Description of problem: geo-rep status shows Active/Passive for a node even when all the geo-rep related processes in that node are killed. Active/Passive means that the processes are running properly. In reality they are not running. They should be shown faulty/defunct when those processes are not running. Version-Release number of selected component (if applicable): glusterfs-3.4.0.44rhs-1.el6rhs.x86_64 How reproducible: Always Steps to Reproduce: 1. Create and start a geo-rep session between 2*2 dist-rep master node and 2*2 dist-rep slave node. 2. Now kill all the gsync related processes in one of the Active nodes. ps -aef | grep gluster | grep gluster | awk '{print $2}' | xargs kill -9 3. run geo-rep status Actual results: geo-rep status detail MASTER NODE MASTER VOL MASTER BRICK SLAVE STATUS CHECKPOINT STATUS CRAWL STATUS FILES SYNCD FILES PENDING BYTES PENDING DELETES PENDING FILES SKIPPED ------------------------------------------------------------------------------------------------------------------------------------------------------------------------------------------------------------------- pythagoras.blr.redhat.com master /rhs/bricks/brick0 euclid::slave Active N/A Changelog Crawl 2374 0 0 0 0 aryabhatta.blr.redhat.com master /rhs/bricks/brick1 gauss::slave Passive N/A N/A 0 0 0 0 0 ramanujan.blr.redhat.com master /rhs/bricks/brick2 riemann::slave Active N/A Changelog Crawl 1144 0 0 0 0 archimedes.blr.redhat.com master /rhs/bricks/brick3 euler::slave Passive N/A N/A 0 0 0 0 0 But in node 'ramanujan' the gsync processes are not running [root@ramanujan ~]# ps -aef | grep gluster | grep gsync [root@ramanujan ~]# Expected results: When the processes are not running it should show either faulty/defunct. The user should be informed of that the processes are not running. Else user may be under falsehood that geo-rep is syncing data without any issues. Additional info: Easy top reproduce.
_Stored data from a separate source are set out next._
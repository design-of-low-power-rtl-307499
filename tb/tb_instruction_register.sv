// tb_instruction_register: checks that a loaded word splits into opcode
// (bits 7:5) and address (bits 4:0), that the register holds without ldir,
// and that reset clears it.
module tb_instruction_register;
  import risc8_pkg::*;
  logic clk = 0, rst, ldir;
  word_t mdat, ref_w;
  opcode_e opcod;
  addr_t adir;
  int checks = 0, failures = 0;

  instruction_register dut (.*);

  always #5 clk = ~clk;

  initial begin
    repeat (2000) @(posedge clk);
    failures++;
    $display("TB_RESULT checks=%0d failures=%0d", checks, failures);
    $finish;
  end

  initial begin
    rst = 0; ldir = 1; mdat = 8'hFF;
    @(posedge clk); #1;
    checks++; if (opcod !== OP_HLT || adir !== 5'd0) begin failures++; $display("reset failed"); end
    ref_w = 0;
    for (int i = 0; i < 500; i++) begin
      rst  = ($urandom_range(0, 19) != 0);
      ldir = $urandom_range(0, 1);
      mdat = word_t'($urandom);
      @(posedge clk);
      if (!rst) ref_w = 0; else if (ldir) ref_w = mdat;
      #1;
      checks++;
      if (3'(opcod) !== ref_w[7:5] || adir !== ref_w[4:0]) begin
        failures++; $display("cycle %0d: op=%b ad=%h expected word %h", i, opcod, adir, ref_w);
      end
    end
    $display("TB_RESULT checks=%0d failures=%0d", checks, failures);
    $finish;
  end
endmodule
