// tb_cim_pn_top: end-to-end few-shot episodes on the full CiM-PN at its
// default size (4 arrays of 64 x 64). Each episode is a 4-way 4-shot task
// on 4-element embeddings:
//   1. the 4 support vectors of class a are written into array a;
//   2. MEAN is broadcast, so all four arrays compute their class
//      prototype at the same time;
//   3. the host reads the prototypes back and writes them, with the query,
//      into array 0;
//   4. NN in array 0 returns the nearest class.
// The prototypes are compared with the real-valued means, the class with
// the real-valued Manhattan argmin, and in the last episodes the query is a
// support of a chosen class, slightly moved, so the answer is known.
// The stimulus is also scanned for how often it forces each mechanism:
// exponent alignment shifts, the absolute value of a negative difference, a
// new best distance and a kept one; with the cycles where all four arrays
// were busy at once, a rejected command and normalised prototype
// mantissas, each must occur at least once.
// Fixed-point episodes then repeat the four steps on integer embeddings
// (one row per element). There the prototypes must equal the floor of the
// mean exactly, and a negative sum must have been divided by the
// sign-keeping right shift at least once.
// The episode steps follow prototypical-network inference; the episode
// sizes and the way prototypes are gathered into one array are this
// testbench's own.
module tb_cim_pn_top;
  import cim_pkg::*;
  localparam int unsigned NA = 4, M = 64, N = 64, D = 4, K = 4;
  localparam logic [1:0] CMD_MEAN = 2'd1, CMD_NN = 2'd2;
  logic          clk = 1'b0;
  logic          rst_n;
  logic [1:0]    host_sel;
  logic          host_wr, host_rd, cmd_start, cmd_bcast;
  logic [7:0]    host_row, src_slot, dst_slot, dim, count;
  logic [N-1:0]  host_wdata, host_rdata;
  logic [1:0]    cmd;
  logic          cmd_fix_pt;
  logic [4:0]    k_log2;
  logic [NA-1:0] busy, done, err;
  logic [7:0]    class_idx [NA];
  int checks = 0, failures = 0;
  // how often the stimulus forced each mechanism
  int n_align = 0;     // exponent alignment (left shift of one mantissa)
  int n_absneg = 0;    // absolute value of a negative difference
  int n_best = 0;      // a later class beat the best distance so far
  int n_kept = 0;      // a later class did not
  int n_parallel = 0;  // cycles with every array busy (broadcast MEAN)
  int n_err = 0;       // rejected command
  int n_norm = 0;      // prototype mantissas found normalised (leading bit at 30)
  int n_fx_negmean = 0; // fixed point: negative sum divided by the right shift
  int n_fx_absneg = 0;  // fixed point: negative difference inverted

  cim_pn_top dut (
    .clk(clk), .rst_n(rst_n), .host_sel(host_sel), .host_wr(host_wr), .host_rd(host_rd),
    .host_row(host_row), .host_wdata(host_wdata), .host_rdata(host_rdata),
    .cmd_start(cmd_start), .cmd_bcast(cmd_bcast), .cmd(cmd), .cmd_fix_pt(cmd_fix_pt),
    .src_slot(src_slot),
    .dst_slot(dst_slot), .dim(dim), .count(count), .k_log2(k_log2),
    .busy(busy), .done(done), .err(err), .class_idx(class_idx));

  always #5 clk = ~clk;

  initial begin
    repeat (500000) @(posedge clk);
    failures++;
    $display("TB_RESULT checks=%0d failures=%0d", checks, failures);
    $finish;
  end

  always @(posedge clk) if (rst_n && busy == '1) n_parallel++;

  task automatic tick();
    @(posedge clk);
    #1;
  endtask

  task automatic wr_row(input int a, input int r, input logic [N-1:0] d);
    host_sel = 2'(a);
    host_row = 8'(r);
    host_wdata = d;
    host_wr = 1'b1;
    tick();
    host_wr = 1'b0;
  endtask

  task automatic rd_row(input int a, input int r, output logic [N-1:0] d);
    host_sel = 2'(a);
    host_row = 8'(r);
    host_rd = 1'b1;
    tick();
    host_rd = 1'b0;
    d = host_rdata;
  endtask

  function automatic real flp(input logic signed [N-1:0] m, input logic signed [N-1:0] e);
    return $itor(m) * (2.0 ** $itor(e));
  endfunction

  task automatic run_cmd(input int a, input bit bcast, input logic [1:0] c, input int src,
                         input int dst, input int cnt, input int kl);
    int cycles;
    host_sel = 2'(a);
    cmd_bcast = bcast;
    cmd = c;
    src_slot = 8'(src);
    dst_slot = 8'(dst);
    dim = 8'(D);
    count = 8'(cnt);
    k_log2 = 5'(kl);
    cmd_start = 1'b1;
    tick();
    cmd_start = 1'b0;
    cycles = 0;
    while (busy != '0 && cycles < 100000) begin
      tick();
      cycles++;
    end
    checks++;
    if (busy != '0) begin
      failures++;
      $display("FAIL command did not finish");
    end
  endtask

  task automatic episode(input int target);
    logic signed [N-1:0] sm [NA][K][D];
    int se [NA][K][D];
    real proto [NA][D];
    real q [D];
    logic [N-1:0] pm [NA][D];
    logic [N-1:0] pe [NA][D];
    real mdist [NA];
    int best;
    // 1. supports
    for (int a = 0; a < NA; a++)
      for (int s = 0; s < K; s++)
        for (int j = 0; j < D; j++) begin
          sm[a][s][j] = N'($signed(32'($urandom_range(4096)) - 32'd2048));
          se[a][s][j] = $urandom_range(6) - 3;
          wr_row(a, 2 * (s * D + j), sm[a][s][j]);
          wr_row(a, 2 * (s * D + j) + 1, N'(se[a][s][j]));
        end
    // 2. broadcast iM-Mean: prototype in slots K*D .. K*D+D-1 of each array
    run_cmd(0, 1'b1, CMD_MEAN, 0, K * D, 0, 2);
    for (int a = 0; a < NA; a++)
      for (int j = 0; j < D; j++) begin
        real sum, got;
        sum = 0.0;
        for (int s = 0; s < K; s++) begin
          sum += flp(sm[a][s][j], N'(se[a][s][j]));
          if (s > 0 && se[a][s][j] != se[a][0][j]) n_align++;
        end
        proto[a][j] = sum / $itor(K);
        rd_row(a, 2 * (K * D + j), pm[a][j]);
        rd_row(a, 2 * (K * D + j) + 1, pe[a][j]);
        got = flp(pm[a][j], pe[a][j]);
        checks++;
        if ((signed'(pm[a][j]) >= 64'sd1 <<< 30 && signed'(pm[a][j]) < 64'sd1 <<< 31) ||
            (signed'(pm[a][j]) < -(64'sd1 <<< 30) && signed'(pm[a][j]) >= -(64'sd1 <<< 31)))
          n_norm++;
        else begin
          failures++;
          $display("FAIL prototype mantissa %0d not normalised", signed'(pm[a][j]));
        end
        checks++;
        if (got != proto[a][j]) begin
          failures++;
          $display("FAIL prototype class %0d elem %0d: %f exp %f", a, j, got, proto[a][j]);
        end
      end
    // 3. query (slots 0..D-1) and prototypes (slots D..) into array 0
    for (int j = 0; j < D; j++) begin
      logic signed [N-1:0] m;
      int e;
      if (target >= 0) begin
        m = sm[target][0][j] + N'($signed(32'($urandom_range(8)) - 32'd4));
        e = se[target][0][j];
      end else begin
        m = N'($signed(32'($urandom_range(4096)) - 32'd2048));
        e = $urandom_range(6) - 3;
      end
      q[j] = flp(m, N'(e));
      wr_row(0, 2 * j, m);
      wr_row(0, 2 * j + 1, N'(e));
    end
    for (int a = 0; a < NA; a++)
      for (int j = 0; j < D; j++) begin
        wr_row(0, 2 * (D + a * D + j), pm[a][j]);
        wr_row(0, 2 * (D + a * D + j) + 1, pe[a][j]);
      end
    // 4. iM-NearestNeighbor in array 0
    run_cmd(0, 1'b0, CMD_NN, D, 0, NA, 0);
    best = 0;
    for (int a = 0; a < NA; a++) begin
      mdist[a] = 0.0;
      for (int j = 0; j < D; j++) begin
        mdist[a] += (q[j] > proto[a][j]) ? q[j] - proto[a][j] : proto[a][j] - q[j];
        if (q[j] < proto[a][j]) n_absneg++;
      end
      if (mdist[a] < mdist[best]) begin
        best = a;
        n_best++;
      end else if (a > 0) n_kept++;
    end
    checks++;
    if (err[0] || int'(class_idx[0]) != best) begin
      failures++;
      $display("FAIL episode: class %0d, expected %0d", class_idx[0], best);
    end
    if (target >= 0) $display("episode: query near a support of class %0d, nearest %0d (reference %0d)",
                              target, class_idx[0], best);
    else $display("episode: random query, nearest %0d (reference %0d)", class_idx[0], best);
  endtask

  // fixed-point episode: rows instead of slots, integer embeddings
  task automatic fx_episode(input int target);
    longint sv [NA][K][D];
    longint proto [NA][D];
    longint q [D];
    longint mdist [NA];
    logic [N-1:0] got;
    int best;
    for (int a = 0; a < NA; a++)
      for (int s = 0; s < K; s++)
        for (int j = 0; j < D; j++) begin
          sv[a][s][j] = longint'($urandom_range(2000000)) - 1000000;
          wr_row(a, s * D + j, N'(sv[a][s][j]));
        end
    cmd_fix_pt = 1'b1;
    run_cmd(0, 1'b1, CMD_MEAN, 0, K * D, 0, 2);
    for (int a = 0; a < NA; a++)
      for (int j = 0; j < D; j++) begin
        longint sum;
        sum = 0;
        for (int s = 0; s < K; s++) sum += sv[a][s][j];
        proto[a][j] = sum >>> 2;
        if (sum < 0) n_fx_negmean++;
        rd_row(a, K * D + j, got);
        checks++;
        if ($signed(got) != proto[a][j]) begin
          failures++;
          $display("FAIL fixed prototype class %0d elem %0d: %0d exp %0d", a, j, $signed(got),
                   proto[a][j]);
        end
        wr_row(0, D + a * D + j, got);
      end
    for (int j = 0; j < D; j++) begin
      q[j] = (target >= 0) ? sv[target][0][j] + longint'($urandom_range(8)) - 4
                           : longint'($urandom_range(2000000)) - 1000000;
      wr_row(0, j, N'(q[j]));
    end
    run_cmd(0, 1'b0, CMD_NN, D, 0, NA, 0);
    cmd_fix_pt = 1'b0;
    best = 0;
    for (int a = 0; a < NA; a++) begin
      mdist[a] = 0;
      for (int j = 0; j < D; j++) begin
        mdist[a] += (q[j] > proto[a][j]) ? q[j] - proto[a][j] : proto[a][j] - q[j];
        if (q[j] < proto[a][j]) n_fx_absneg++;
      end
      if (mdist[a] < mdist[best]) best = a;
    end
    checks++;
    if (err[0] || int'(class_idx[0]) != best) begin
      failures++;
      $display("FAIL fixed-point episode: class %0d, expected %0d", class_idx[0], best);
    end
    $display("fixed-point episode: nearest %0d (reference %0d)", class_idx[0], best);
  endtask

  initial begin
    rst_n = 1'b0;
    cmd_fix_pt = 1'b0;
    host_sel = '0; host_wr = 1'b0; host_rd = 1'b0; host_row = '0; host_wdata = '0;
    cmd_start = 1'b0; cmd_bcast = 1'b0; cmd = '0;
    {src_slot, dst_slot, dim, count} = '0;
    k_log2 = '0;
    repeat (3) tick();
    rst_n = 1'b1;
    for (int i = 0; i < 3; i++) episode(-1);
    for (int t = 0; t < NA; t++) episode(t);
    fx_episode(-1);
    fx_episode(1);
    fx_episode(3);
    // a command the sequencers do not know is rejected with err
    run_cmd(2, 1'b0, 2'd3, 0, 0, 1, 0);
    checks++;
    if (err[2]) n_err++;
    else begin
      failures++;
      $display("FAIL unknown command not flagged");
    end
    $display("mechanisms: alignments=%0d |negative difference|=%0d best updated=%0d kept=%0d",
             n_align, n_absneg, n_best, n_kept);
    $display("            all-arrays-busy cycles=%0d rejected commands=%0d normalised=%0d",
             n_parallel, n_err, n_norm);
    $display("            fixed point: negative means=%0d |negative difference|=%0d",
             n_fx_negmean, n_fx_absneg);
    checks++;
    if (n_align == 0 || n_absneg == 0 || n_best == 0 || n_kept == 0 || n_parallel == 0 ||
        n_err == 0 || n_norm == 0 || n_fx_negmean == 0 || n_fx_absneg == 0) begin
      failures++;
      $display("FAIL a mechanism never ran");
    end
    $display("TB_RESULT checks=%0d failures=%0d", checks, failures);
    $finish;
  end
endmodule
If monitor process is killed. No running process is available to update the status files. Status command will just pick the content from the status file to show the output. Monitor process should not be killed manually for effective working of Geo-rep. If workers are killed, monitor process takes care of updating status files and restarting workers. Killing monitor and showing previous state is expected behavior. To stop Geo-rep, please use Geo-rep stop command. Possible enhancement would be, status command should check monitor pid status before showing the status output. Status should be shown as "Stopped" if respective monitor process is not running.
Closing this bug since RHGS 2.1 release reached EOL. Required bugs are cloned to RHGS 3.1. Please re-open this issue if found again.